Wake County District Attorney Lorrin Freeman.
Wake County District Attorney Lorrin Freeman. cliddy@newsobserver.com

Now here’s a case where enlightened public officials, working with private professionals in the community, can get something done that helps people who deserve it.

Hundreds of Wake County residents now have a path to clear their criminal records thanks to District Attorney Lorrin Freeman, Clerk of Court Jennifer Knox, Wake Bar Association and District Court Judges Vince Rozier, Craig Croom and Anna Worley. Credit also goes to N.C. Legal Aid.

Having a cleared record is no small thing. As anyone who’s ever applied for a job knows, one question on an application has to do with whether one has been arrested or has a criminal record. Employers pay attention, understandably so, and often eliminate job candidates who answer in the affirmative. Some of those employers may give the candidate a chance to offer an explanation, but others do not.

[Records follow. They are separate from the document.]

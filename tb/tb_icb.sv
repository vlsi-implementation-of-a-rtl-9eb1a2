// tb_icb: one input control block with the output control block replaced by
// a random reply source. The testbench drives random req waveforms and route
// nibbles (including the non-existent port 3), keeps its own model of the
// state register, and checks build-up request, tear-down order, crossbar
// control and the nack of the following cycle.
module tb_icb;
  localparam int N = 3, A = 2;
  logic clk = 1'b0, rst_n = 1'b0, req = 1'b0, nack;
  logic [A-1:0] addr = '0;
  logic [N-1:0] build_req, reply, tear_down, xbar_ctrl;
  logic [N-1:0] e_build, e_tear, e_ctrl;
  logic prev_req, e_nack, granted;
  int   m_state;  // -1: no connection
  int   checks = 0, failures = 0, grants = 0, nacks = 0, tears = 0;

  icb #(.NPORTS(N), .ADDR_W(A)) dut (.clk, .rst_n, .req, .addr, .build_req, .reply,
                                     .tear_down, .nack, .xbar_ctrl);

  always #5 clk = ~clk;

  function automatic logic [N-1:0] oh(int k);
    return (k >= 0 && k < N) ? N'(1 << k) : '0;
  endfunction

  initial begin
    repeat (5000) @(posedge clk);
    failures++;
    $display("TB_RESULT checks=%0d failures=%0d", checks, failures);
    $finish;
  end

  initial begin
    reply = '0;
    m_state = -1; prev_req = 1'b0; e_nack = 1'b0;
    repeat (2) @(posedge clk);
    @(negedge clk) rst_n = 1'b1;
    for (int n = 0; n < 2000; n++) begin
      @(negedge clk);
      // change req now and then; addr random every cycle
      if ($urandom_range(0, 3) == 0) req = ~req;
      addr  = A'($urandom);
      reply = N'($urandom);
      #2;
      e_build = (req && !prev_req) ? oh(int'(addr)) : '0;
      e_tear  = (!req && prev_req) ? oh(m_state) : '0;
      e_ctrl  = oh(m_state);
      granted = (req && !prev_req) && ((reply & oh(int'(addr))) != '0);
      checks++;
      if (build_req !== e_build || tear_down !== e_tear || xbar_ctrl !== e_ctrl || nack !== e_nack) begin
        failures++;
        $display("cycle %0d: req=%b addr=%0d build=%b/%b tear=%b/%b ctrl=%b/%b nack=%b/%b", n, req, addr,
                 build_req, e_build, tear_down, e_tear, xbar_ctrl, e_ctrl, nack, e_nack);
      end
      // reference update at the clock edge
      e_nack = (req && !prev_req) && !granted;
      if (!req && prev_req) begin
        if (m_state >= 0) tears++;
        m_state = -1;
      end else if (granted) begin
        m_state = int'(addr);
        grants++;
      end
      if (e_nack) nacks++;
      prev_req = req;
      @(posedge clk);
    end
    checks++;
    if (grants == 0 || nacks == 0 || tears == 0) failures++;
    $display("grants=%0d nacks=%0d tear-downs=%0d", grants, nacks, tears);
    $display("TB_RESULT checks=%0d failures=%0d", checks, failures);
    $finish;
  end
endmodule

And many times, there is an explanation.

Consider one Raleigh woman who questioned a security guard at an apartment complex after he ordered a friend of her daughter’s to leave the complex after an incident at a swimming pool. The guard filed papers and charged the woman with disorderly conduct. It was dropped, but it remained on the woman’s record though she’d had no other problems with the law. Thanks to Freeman and the program she’s pushed offering people a chance to get things clear, this woman will be cleared and no longer will she have to answer questions that assume she’s guilty of something when she is not — and never has been.

Those 500 or so Wake residents who are eligible for the program — to go through the process of expungement — meet with volunteers from N.C. Legal Aid. The ones who have taken the first steps have met with private attorneys who help them fill out the necessary forms, and then the paperwork went to Jennifer Knox, the Wake County Clerk. Then Rozier, Croom and Worley gave their approval.

That represents the first step of something that takes an average of six months.

“It was a huge collaborative effort between the bar association, public officials and the community,” Freeman said. “We managed to bring the courthouse to the community.”

The system has safeguards, with verification by the State Bureau of Investigation an a check-off from the state Administrative Office of the Courts.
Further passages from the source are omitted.